You might have more luck asking on a vintage Mac-specific forum, but is there any reason to think the memory controller on that thing can handle more than 32MB? Generally speaking, where Apple memory controllers support more than the 'advertised' maximum, that's quite well documented on places like everymac.
This was the era where Apple made it a point to limit their low-end systems' memory capability, e.g. the LC/LC II being limited to 10MB. The LC II even has 4 megs on board, but with 2x4 meg SIMMs it will only recognize 10 megs, just because Apple was being Apple. You have to situate this era in Apple history - you have peak Gasseeism in the late 1980s where they only launch new, higher-priced high-end machines (peaking with the IIfx in early 1990) while leaving the existing machines in the lineup at the existing prices, then they realize that it was a huge mistake not to have any reasonably-affordable colour Macs, so they launch the LC/IIsi in late 1990 (and slash the price of the 9" CRT/68000 model when they replace the Plus/SE with the Classic), but they make it a point to hobble those machines so that they don't threaten the sales of Gassee-priced machines like the IIci, Quadra 700, etc. And that strategy to some extent would continue until the return of Steve Jobs and the Great Simplification of the product line - look at the dreadful, dreadful reputation of the 6200 as an example.

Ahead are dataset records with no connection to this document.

# MIPS-lite single-cycle processor

This is a processor that finishes one instruction on every clock edge. It runs
a six-instruction subset of MIPS: `addu`, `subu`, `ori`, `lw`, `sw` and `beq`.
All the work of an instruction happens inside one clock period:

- fetch the instruction
- read two registers
- compute in the ALU
- read or write data memory
- decide the next PC

The PC, the register file and the data memory then update together on the next
rising edge. The design is kept simple on purpose. It shows how the meaning of
each instruction, written as a register transfer, turns into a set of datapath
parts plus the control settings that steer them.

Each instruction's meaning:

| instruction        | register transfer                                   |
|--------------------|-----------------------------------------------------|
| `addu rd,rs,rt`    | R[rd] = R[rs] + R[rt]; PC = PC + 4                  |
| `subu rd,rs,rt`    | R[rd] = R[rs] - R[rt]; PC = PC + 4                  |
| `ori rt,rs,imm16`  | R[rt] = R[rs] \| zero_ext(imm16); PC = PC + 4        |
| `lw rt,imm16(rs)`  | R[rt] = MEM[R[rs] + sign_ext(imm16)]; PC = PC + 4   |
| `sw rt,imm16(rs)`  | MEM[R[rs] + sign_ext(imm16)] = R[rt]; PC = PC + 4   |
| `beq rs,rt,imm16`  | if R[rs] == R[rt]: PC = PC + 4 + sign_ext(imm16)·4, else PC + 4 |

Instructions are 32 bits. R-type instructions have the fields op[31:26],
rs[25:21], rt[20:16], rd[15:11], shamt[10:6] and funct[5:0]. I-type
instructions have op, rs, rt and imm16[15:0]. The opcodes are the standard MIPS
ones:

- R-type: op 0x00, with funct `addu` 0x21 and `subu` 0x23
- `ori` 0x0d, `lw` 0x23, `sw` 0x2b, `beq` 0x04

Any other encoding does nothing and moves to PC + 4.

## How one instruction flows through the datapath

```
PC ──> instr mem ──> rs, rt, rd, imm16
                      │
 rs, rt ──> register file ──> busA ─────────────> ALU A
                             busB ──┐
 imm16 ──> extender ──> imm32 ──────┴─[ALUSrc]──> ALU B
 ALU result ──> data mem address      busB ──> data mem write data
 ALU result / mem word ──[MemtoReg]──> register file write data
 rt / rd ──[RegDst]──> register file write address
 PC + 4 ─────────────────────────┐
 PC + 4 + (imm32 << 2) ──────────┴─[branch & zero]──> next PC
```

- **PC and next PC** (`pc_reg`, two `add32`, `left_shift2`, `mux32`). One
  adder always forms PC + 4. A second adder forms the branch target: PC + 4
  plus the sign-extended offset shifted left by two. The PC-source mux picks
  the branch target only when the control says `branch` and the ALU's `zero`
  flag is 1. PC + 4 has an adder of its own because the ALU is busy with the
  instruction in the same cycle.
- **Register file** (`regfile`). 32 registers of 32 bits, with two read ports
  (rs and rt) and one write port, so one instruction can read two registers
  and write a third. Reads are combinational. The write lands on the rising
  edge, so a read of the register being written sees the old value during
  the cycle. Register 0 always reads 0.
- **Extender** (`extender`). Widens imm16 to 32 bits. `lw`, `sw` and `beq` fill
  the top with the sign bit. `ori` fills it with zeros. One select input,
  `ext_op`, chooses which.
- **ALU** (`alu`). A 3-bit operation code picks the operation:

  | code  | operation |
  |-------|-----------|
  | 000   | AND       |
  | 001   | OR        |
  | 010   | add       |
  | 110   | subtract  |
  | 111   | set-on-less-than (signed) |
  | other | result 0  |

  `zero` is 1 when the result is 0. After a subtract, `zero` is the
  equality test that `beq` needs, so no separate comparator is built.
- **Data memory** (`mem`). The ALU result is the byte address and R[rt] is the
  store data. The loaded word goes to the write-back mux.
- **Write-back**. The destination is rd for R-type instructions and rt for
  `ori` and `lw` (the RegDst mux, 5 bits wide). The value written is the ALU
  result, or the memory word for `lw` (the MemtoReg mux).

### Set-on-less-than

A comparison that only looks at the sign of A - B is wrong when the
subtraction overflows. For example, A = 0x80000000 and B = 1 gives A - B =
0x7fffffff, which is positive, yet A < B. The ALU avoids this:

- If A and B have the same sign, A - B cannot overflow, so its sign decides.
- If the signs differ, A < B exactly when A is negative, so the result is
  A[31].

The subset above does not use `slt`. It is in the ALU because the ALU is meant
to serve the rest of the MIPS instruction set as well.

## Control

`control` is a combinational decoder from op and funct to the `ctrl_t` struct
of control points, defined in `mips_lite_pkg`:

| instr | reg_dst | alu_src | mem_to_reg | reg_wr | mem_wr | branch | ext_op | alu_ctrl |
|-------|---------|---------|------------|--------|--------|--------|--------|----------|
| addu  | 1 | 0 | 0 | 1 | 0 | 0 | - | add |
| subu  | 1 | 0 | 0 | 1 | 0 | 0 | - | sub |
| ori   | 0 | 1 | 0 | 1 | 0 | 0 | 0 | or  |
| lw    | 0 | 1 | 1 | 1 | 0 | 0 | 1 | add |
| sw    | - | 1 | 0 | 0 | 1 | 0 | 1 | add |
| beq   | - | 0 | 0 | 0 | 0 | 1 | 1 | sub |

Each row is read directly off that instruction's register transfer. The signal
names and this table belong to this implementation.

## Memories and timing

`mem` is an idealized memory of 256 words × 32 bits (parameter `MEM_WORDS`):

- **Read** is combinational while `RD` = 1: the word at `address[9:2]`
  appears on `readD` after the access time, with no clock involved.
- **Write** happens on the rising edge of `CLK` when `WR` = 1. The clock
  matters only for writes.
- The two low address bits and the bits above bit 9 are ignored. A word
  address therefore wraps every 1 KiB.
- While `RD` = 0, `readD` is 0.

`mips_lite_computer` uses two instances of `mem`: one for instructions and one
for data. A single-cycle machine fetches and loads in the same cycle, so one
single-ported memory cannot serve both.

The clock period has to cover the slowest instruction, `lw`:

1. instruction read
2. register read
3. address add
4. data read
5. write-back mux and register set-up

Every instruction takes exactly one cycle (CPI = 1).

## Top level: `mips_lite_computer`

| port        | dir | width | meaning |
|-------------|-----|-------|---------|
| `clk`       | in  | 1  | clock; all state changes on the rising edge |
| `rst`       | in  | 1  | synchronous reset: PC = 0; no register or data-memory writes while high |
| `load_we`   | in  | 1  | while `rst` is high: write `load_data` into the instruction memory |
| `load_addr` | in  | 32 | byte address of that instruction word |
| `load_data` | in  | 32 | instruction word |
| `pc`        | out | 32 | current PC |
| `instr`     | out | 32 | instruction executing this cycle |

To run a program:

1. Hold `rst` high.
2. Write the program words through the loader port, one per clock.
3. Drop `rst`. Execution starts at address 0.

The register file and the memories are not reset. A program should set a
register, for example with `ori`, before reading it. A `beq $0,$0,-1` parks
the processor in a loop.

## Files

| file | contents |
|------|----------|
| `rtl/mips_lite_pkg.sv` | opcodes, ALU codes (`alu_ctrl_e`), control struct `ctrl_t`, field helpers |
| `rtl/mips_lite_computer.sv` | top: control, datapath, instruction and data memories, loader port |
| `rtl/datapath.sv` | PC, adders, extender, shifter, register file, ALU and muxes |
| `rtl/control.sv` | main decoder |
| `rtl/alu.sv`, `rtl/regfile.sv`, `rtl/mem.sv` | ALU, register file, memory |
| `rtl/add32.sv`, `rtl/mux32.sv`, `rtl/extender.sv`, `rtl/left_shift2.sv`, `rtl/pc_reg.sv` | building blocks |
| `tb/tb_<module>.sv` | one self-checking bench per module |
| `tb/mips_lite_ref_pkg.sv` | instruction-level reference model and instruction encoders used by the benches |

`add32` has `CarryIn` and `CarryOut`. The datapath ties `CarryIn` low and
leaves `CarryOut` unused. `mux32` and `add32` have a `WIDTH` parameter.

## Simulating

Every bench prints `TB_RESULT checks=N failures=M` and stops on its own. Each
also has a watchdog that counts a failure if the bench hangs. Run a bench from
the project root like this:

```
verilator --binary --timing -Irtl -Itb -y rtl -y tb +libext+.sv \
  rtl/mips_lite_pkg.sv tb/mips_lite_ref_pkg.sv tb/tb_mips_lite_computer.sv \
  --top-module tb_mips_lite_computer -o sim
./obj_dir/sim
```

For the other benches, replace the bench name. The benches that do not use the
packages need only their own file plus `-y rtl`.

`tb_mips_lite_computer` runs the top at its default size in two phases:

1. **Directed program.** The program fills an 8-word array with `sw` in a
   loop, sums the array back with `lw`/`addu`, and stores the sum and a
   `subu` result. The bench compares the sum with a value worked out by hand
   (0x1234 · 255).
2. **Random program.** The bench loads a 256-word random program, with forward branches only, and runs it
   for 2000 cycles.

In both phases the reference model runs in lock step. The bench compares:

- the fetched instruction and the PC, every cycle
- the whole register file and data memory, at the end

It also counts how many times each of these happened, and fails if any never
did:

- each instruction
- taken and not-taken branches
- loader writes
- resets

`tb_datapath` feeds random instructions straight into the datapath and checks
store requests and the PC every cycle.

## Where this implementation makes its own choices

- **Opcode and funct numbers** are the standard MIPS values.
- **Separate memories.** Instruction and data memory are two instances of
  the same memory.
- **Program loading.** Programs go in through a loader port that is active
  during reset. There is no load from a file.
- **No memory dump.** There is no dump-to-file port. Benches read
  `memArray` hierarchically instead.
- **Memory with RD = 0.** `readD` is 0 while `RD` = 0. It does not hold the
  last value read, because holding it would infer a latch.
- **Register 0** is hard-wired to zero.
- **Reset.** The PC resets synchronously to 0. Nothing else is reset.
- **Unused ALU codes.** The three spare ALU codes give 0.
- **Extender.** The extender can zero-extend as well as sign-extend, so that
  `ori` works.
- **Active clock edge.** All storage uses the rising clock edge.
- **Control.** The control table and its signal names are this design's
  own: the control logic is derived here from the register transfers.
- **Not built.** Input and output devices are not modelled. The processor has
  no instructions that reach them.
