// Shared types and constants of the single-cycle MIPS-lite processor.
//
// The instruction subset is addu, subu, ori, lw, sw and beq. The field layout
// (op 31:26, rs 25:21, rt 20:16, rd 15:11, shamt 10:6, funct 5:0, imm16 15:0)
// is the MIPS one. The opcode and funct numbers are the standard MIPS
// encodings; they are this design's choice of numbering, as is the grouping
// of the control points into one struct.
package mips_lite_pkg;

  // Major opcodes (instruction bits 31:26).
  localparam logic [5:0] OP_RTYPE = 6'h00;
  localparam logic [5:0] OP_ORI   = 6'h0d;
  localparam logic [5:0] OP_LW    = 6'h23;
  localparam logic [5:0] OP_SW    = 6'h2b;
  localparam logic [5:0] OP_BEQ   = 6'h04;

  // R-type function codes (instruction bits 5:0).
  localparam logic [5:0] FN_ADDU  = 6'h21;
  localparam logic [5:0] FN_SUBU  = 6'h23;

  // ALU operation select; the code points are those of the ALU description.
  typedef enum logic [2:0] {
    ALU_AND = 3'b000,
    ALU_OR  = 3'b001,
    ALU_ADD = 3'b010,
    ALU_SUB = 3'b110,
    ALU_SLT = 3'b111
  } alu_ctrl_e;

  // Control points of the datapath, driven by the main control each cycle.
  typedef struct packed {
    logic      reg_dst;   // 1: write register is rd, 0: rt
    logic      alu_src;   // 1: ALU B input is the extended immediate, 0: R[rt]
    logic      mem_to_reg;// 1: write-back data is the data memory word, 0: ALU result
    logic      reg_wr;    // register file write enable
    logic      mem_wr;    // data memory write enable
    logic      branch;    // beq: take the branch target when the ALU result is zero
    logic      ext_op;    // 1: sign extend imm16, 0: zero extend
    alu_ctrl_e alu_ctrl;  // ALU operation
  } ctrl_t;

  // Instruction field helpers.
  function automatic logic [5:0]  f_op   (logic [31:0] i); return i[31:26]; endfunction
  function automatic logic [4:0]  f_rs   (logic [31:0] i); return i[25:21]; endfunction
  function automatic logic [4:0]  f_rt   (logic [31:0] i); return i[20:16]; endfunction
  function automatic logic [4:0]  f_rd   (logic [31:0] i); return i[15:11]; endfunction
  function automatic logic [5:0]  f_funct(logic [31:0] i); return i[5:0];   endfunction
  function automatic logic [15:0] f_imm  (logic [31:0] i); return i[15:0];  endfunction

endpackage
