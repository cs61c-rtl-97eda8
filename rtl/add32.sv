// Adder with carry in and carry out (32 bits by default).
//
// Sum = A + B + CarryIn; CarryOut is the carry out of the top bit. Purely
// combinational. The ports follow the adder symbol of the datapath building
// blocks (A, B, CarryIn, Sum, CarryOut, 32-bit buses); the single-cycle
// datapath uses two of them with CarryIn tied low, one for PC + 4 and one for
// the branch target. The WIDTH parameter is this design's addition.
module add32 #(
  parameter int unsigned WIDTH = 32
) (
  input  logic [WIDTH-1:0] A,
  input  logic [WIDTH-1:0] B,
  input  logic             CarryIn,
  output logic [WIDTH-1:0] Sum,
  output logic             CarryOut
);

  always_comb begin
    {CarryOut, Sum} = {1'b0, A} + {1'b0, B} + {{WIDTH{1'b0}}, CarryIn};
  end

endmodule
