// Self-checking test of the adder: random and corner operands, with and
// without carry in, against a 33-bit reference sum.
module tb_add32;
  logic [31:0] a, b, s;
  logic        ci, co;
  int checks = 0, failures = 0;

  add32 dut (.A(a), .B(b), .CarryIn(ci), .Sum(s), .CarryOut(co));

  initial begin : watchdog
    #100000;
    failures++;
    $display("TB_RESULT checks=%0d failures=%0d", checks, failures);
    $finish;
  end

  task automatic check(input logic [31:0] x, input logic [31:0] y, input logic c);
    logic [32:0] ref_sum;
    a = x; b = y; ci = c;
    #1;
    ref_sum = 33'(x) + 33'(y) + 33'(c);
    checks++;
    if ({co, s} !== ref_sum) begin
      failures++;
      $display("FAIL %h + %h + %b: got %b_%h want %h", x, y, c, co, s, ref_sum);
    end
  endtask

  initial begin
    check(32'hffff_ffff, 32'h0000_0001, 1'b0);
    check(32'hffff_ffff, 32'hffff_ffff, 1'b1);
    check(32'h0, 32'h0, 1'b1);
    check(32'h7fff_ffff, 32'h1, 1'b0);
    repeat (500) check($urandom, $urandom, 1'($urandom));
    $display("TB_RESULT checks=%0d failures=%0d", checks, failures);
    $finish;
  end
endmodule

Also, did any Apple 72-pin systems support more than 32 meg SIMMs? Even, say, high end machines like a Power Mac 8100 (and boy, maxing out 8 slots in one of those or in the other professional-grade Macs would have been really expensive), I don't think there's any indication that they supported more than 32 meg modules.
Keep in mind the times - I remember paying $250CAD for a 4 meg 72-pin SIMM for a Windows machine in spring 1995. Absolutely no one was going to put a 16 or 32-meg SIMM in a low-end system like a Performa 550 at the time. I don't want to know what a 32-meg SIMM would have cost in 1994-1995 - probably as much as the entire computer.
(It's funny, of course, because in 2023, you can max out any of those systems for... next to nothing. I don't see OWC selling 72-pin SIMMs, but they have 30-pin SIMMs for the older Macs, and 8 of those to max out a IIci-type machine with 128 megs would cost you $96USD for brand new RAM. 256 megs of PC100 for a beige G3 is $8.79, so you can max one of those with 768 megs for $26USD.)